» PROBLEM REQUIREMENTS
Return the lines below that contain "linted".

[Stored items]
▬▬▬▬▬▬
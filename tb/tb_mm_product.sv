// tb_mm_product: self-checking test of the partial-product reduction.
// Partial products are made from random 16-bit halves as the multiplier array
// would make them (middle ones zero outside MM_MAC64, pp3 zero in MM_MAC32), and
// the product word is compared with A*B, AL*BL + AH*BH or AL*BL.
module tb_mm_product;
  import vedic_pkg::*;
  mm_pp_t pp;
  mm_mode_e mode;
  logic [63:0] prod;
  int checks = 0, failures = 0;
  int cnt [3] = '{0, 0, 0};

  mm_product dut (.pp(pp), .mode(mode), .prod(prod));

  initial begin
    #1000000;
    failures++;
    $display("TB_RESULT checks=%0d failures=%0d", checks, failures);
    $finish;
  end

  initial begin
    for (int n = 0; n < 6000; n++) begin
      logic [15:0] al, ah, bl, bh;
      logic [63:0] exp;
      al = 16'($urandom); ah = 16'($urandom); bl = 16'($urandom); bh = 16'($urandom);
      if (n % 50 == 0) begin al = '1; ah = '1; bl = '1; bh = '1; end
      mode = mm_mode_e'(n % 3);
      pp[0] = 32'(al) * 32'(bl);
      pp[1] = (mode == MM_MAC64) ? 32'(ah) * 32'(bl) : 32'd0;
      pp[2] = (mode == MM_MAC64) ? 32'(al) * 32'(bh) : 32'd0;
      pp[3] = (mode != MM_MAC32) ? 32'(ah) * 32'(bh) : 32'd0;
      #1;
      unique case (mode)
        MM_MAC64:  exp = 64'({ah, al}) * 64'({bh, bl});
        MM_DUAL16: exp = 64'(pp[0]) + 64'(pp[3]);
        default:   exp = 64'(pp[0]);
      endcase
      cnt[n % 3]++;
      checks++;
      if (prod !== exp) begin
        failures++;
        $display("FAIL mode=%0d prod=%h exp=%h", mode, prod, exp);
      end
    end
    for (int m = 0; m < 3; m++) begin
      checks++;
      if (cnt[m] == 0) failures++;
    end
    $display("TB_RESULT checks=%0d failures=%0d", checks, failures);
    $finish;
  end
endmodule
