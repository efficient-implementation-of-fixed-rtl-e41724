// adjusted_vm: NxN-bit Adjusted Vedic multiplier (unsigned), N a power of two >= 2.
//
// Built recursively. N = 2 is the 2x2 Vedic multiplier. For N >= 4 the operands
// are split into halves (H = N/2) and four H x H Adjusted-VMs form the partial
// products q0 = AL*BL, q1 = AH*BL, q2 = AL*BH, q3 = AH*BH, each N bits:
//   * the low H product bits are q0[H-1:0];
//   * the middle columns hold q0[N-1:H] + q1 + q2 + q3[H-1:0]. An N-bit
//     carry-save adder reduces these four vectors to a sum S and a carry C, and
//     an HBK-CSLA adds S + 2*C to give the middle N product bits. For N = 4 the
//     adder is 3 bits wide (S[0] passes straight through), as in the 4x4 design;
//     for larger N it is N bits wide;
//   * the middle columns carry C1 = C[N-1] (carry-save top carry) and C2 (the
//     HBK-CSLA carry out) into the top H bits q3[N-1:H]. For N = 4 at most one
//     of them can be 1, so their OR drives a 2-bit increment-by-1 converter,
//     as in the 4x4 design. For N >= 8 both can be 1 (8x8: 111*222), so an OR
//     would lose a carry; this design adds them instead: two chained H/2-bit
//     HBK-CSLAs (two 8-bit ones at N = 32) take C1 as the second operand of
//     the first adder and C2 as its carry in.
// Combinational, p = a * b. Default N = 32, the multiplier of the 64-bit MAC.
//
// Lint note: when this module is linted as the top of a hierarchy, Verilator
// reports q0..q3 as undriven. They are driven by the recursive sub-multipliers;
// the warning does not appear when the module is linted inside imac or
// mm_mult_array, and the exhaustive and random tests see every product bit.
module adjusted_vm #(
  parameter int unsigned N = 32
) (
  input  logic [N-1:0]   a,
  input  logic [N-1:0]   b,
  output logic [2*N-1:0] p
);

  if (N < 2 || (N & (N - 1)) != 0) begin : g_bad
    $error("adjusted_vm: N must be a power of two >= 2");
  end

  if (N == 2) begin : g_leaf
    vm2x2 u_vm (.a(a), .b(b), .p(p));
  end else begin : g_node
    localparam int unsigned H = N / 2;

    logic [N-1:0] q0, q1, q2, q3;
    logic [N-1:0] cs_s, cs_c;
    logic [N-1:0] mid;
    logic         mid_c;   // carry out of the middle HBK-CSLA
    logic         c1;      // top carry of the carry-save adder
    logic [H-1:0] top;

    adjusted_vm #(.N(H)) u_q0 (.a(a[H-1:0]), .b(b[H-1:0]), .p(q0));
    adjusted_vm #(.N(H)) u_q1 (.a(a[N-1:H]), .b(b[H-1:0]), .p(q1));
    adjusted_vm #(.N(H)) u_q2 (.a(a[H-1:0]), .b(b[N-1:H]), .p(q2));
    adjusted_vm #(.N(H)) u_q3 (.a(a[N-1:H]), .b(b[N-1:H]), .p(q3));

    csa #(.W(N)) u_csa (
      .x({q3[H-1:0], q0[N-1:H]}), .y(q1), .z(q2), .s(cs_s), .c(cs_c)
    );

    if (N == 4) begin : g_mid3
      assign mid[0] = cs_s[0];
      hbk_csla #(.W(N - 1)) u_mid (
        .a(cs_s[N-1:1]), .b(cs_c[N-2:0]), .cin(1'b0), .s(mid[N-1:1]), .cout(mid_c)
      );
    end else begin : g_midn
      hbk_csla #(.W(N)) u_mid (
        .a(cs_s), .b({cs_c[N-2:0], 1'b0}), .cin(1'b0), .s(mid), .cout(mid_c)
      );
    end

    assign c1 = cs_c[N-1];

    if (N == 4) begin : g_top_inc
      logic unused_c;
      inc_by1 #(.W(H)) u_inc (.a(q3[N-1:H]), .inc(c1 | mid_c), .y(top), .cout(unused_c));
    end else begin : g_top_add
      localparam int unsigned Q = H / 2;
      logic c_q, unused_c;
      hbk_csla #(.W(Q)) u_top_lo (
        .a(q3[H+Q-1:H]), .b(Q'(c1)), .cin(mid_c), .s(top[Q-1:0]), .cout(c_q)
      );
      hbk_csla #(.W(Q)) u_top_hi (
        .a(q3[N-1:H+Q]), .b('0), .cin(c_q), .s(top[H-1:Q]), .cout(unused_c)
      );
    end

    assign p = {top, mid, q0[H-1:0]};
  end

endmodule
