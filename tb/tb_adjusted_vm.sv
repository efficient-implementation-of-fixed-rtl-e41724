// tb_adjusted_vm: self-checking test of the Adjusted Vedic multiplier.
// The default 32x32 instance is checked against a*b with random and extreme
// operands; 4x4 and 8x8 instances exhaustively; 16x16 with random operands.
module tb_adjusted_vm;
  logic [31:0] a32, b32; logic [63:0] p32;
  logic [15:0] a16, b16; logic [31:0] p16;
  logic [7:0]  a8,  b8;  logic [15:0] p8;
  logic [3:0]  a4,  b4;  logic [7:0]  p4;
  int checks = 0, failures = 0;

  adjusted_vm           d32 (.a(a32), .b(b32), .p(p32));
  adjusted_vm #(.N(16)) d16 (.a(a16), .b(b16), .p(p16));
  adjusted_vm #(.N(8))  d8  (.a(a8),  .b(b8),  .p(p8));
  adjusted_vm #(.N(4))  d4  (.a(a4),  .b(b4),  .p(p4));

  initial begin
    #10000000;
    failures++;
    $display("TB_RESULT checks=%0d failures=%0d", checks, failures);
    $finish;
  end

  initial begin
    // 4x4 and 8x8: all operand pairs
    for (int i = 0; i < 256; i++) begin
      for (int j = 0; j < 256; j++) begin
        a8 = 8'(i); b8 = 8'(j); a4 = 4'(i); b4 = 4'(j);
        #1;
        checks++;
        if (p8 != 16'(i * j)) begin failures++; $display("FAIL 8x8 %0d*%0d=%0d", i, j, p8); end
        if (i < 16 && j < 16) begin
          checks++;
          if (p4 != 8'(i * j)) begin failures++; $display("FAIL 4x4 %0d*%0d=%0d", i, j, p4); end
        end
      end
    end
    // 16x16 and 32x32: random plus extremes
    for (int n = 0; n < 20000; n++) begin
      a32 = $urandom; b32 = $urandom;
      case (n)
        0: begin a32 = '1; b32 = '1; end
        1: begin a32 = '1; b32 = 1; end
        2: begin a32 = 32'h8000_0000; b32 = 32'hFFFF_FFFF; end
        3: begin a32 = 32'h0000_FFFF; b32 = 32'hFFFF_0000; end
        default: ;
      endcase
      a16 = a32[31:16] ^ b32[15:0]; b16 = b32[31:16];
      if (n == 0) begin a16 = '1; b16 = '1; end
      #1;
      checks++;
      if (p32 != 64'(a32) * 64'(b32)) begin
        failures++; $display("FAIL 32x32 %h*%h=%h", a32, b32, p32);
      end
      checks++;
      if (p16 != 32'(a16) * 32'(b16)) begin
        failures++; $display("FAIL 16x16 %h*%h=%h", a16, b16, p16);
      end
    end
    $display("TB_RESULT checks=%0d failures=%0d", checks, failures);
    $finish;
  end
endmodule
▬▬▬▬▬▬
» EXPECTED ANSWER
// Lint note: when this module is linted as the top of a hierarchy, Verilator
// the warning does not appear when the module is linted inside imac or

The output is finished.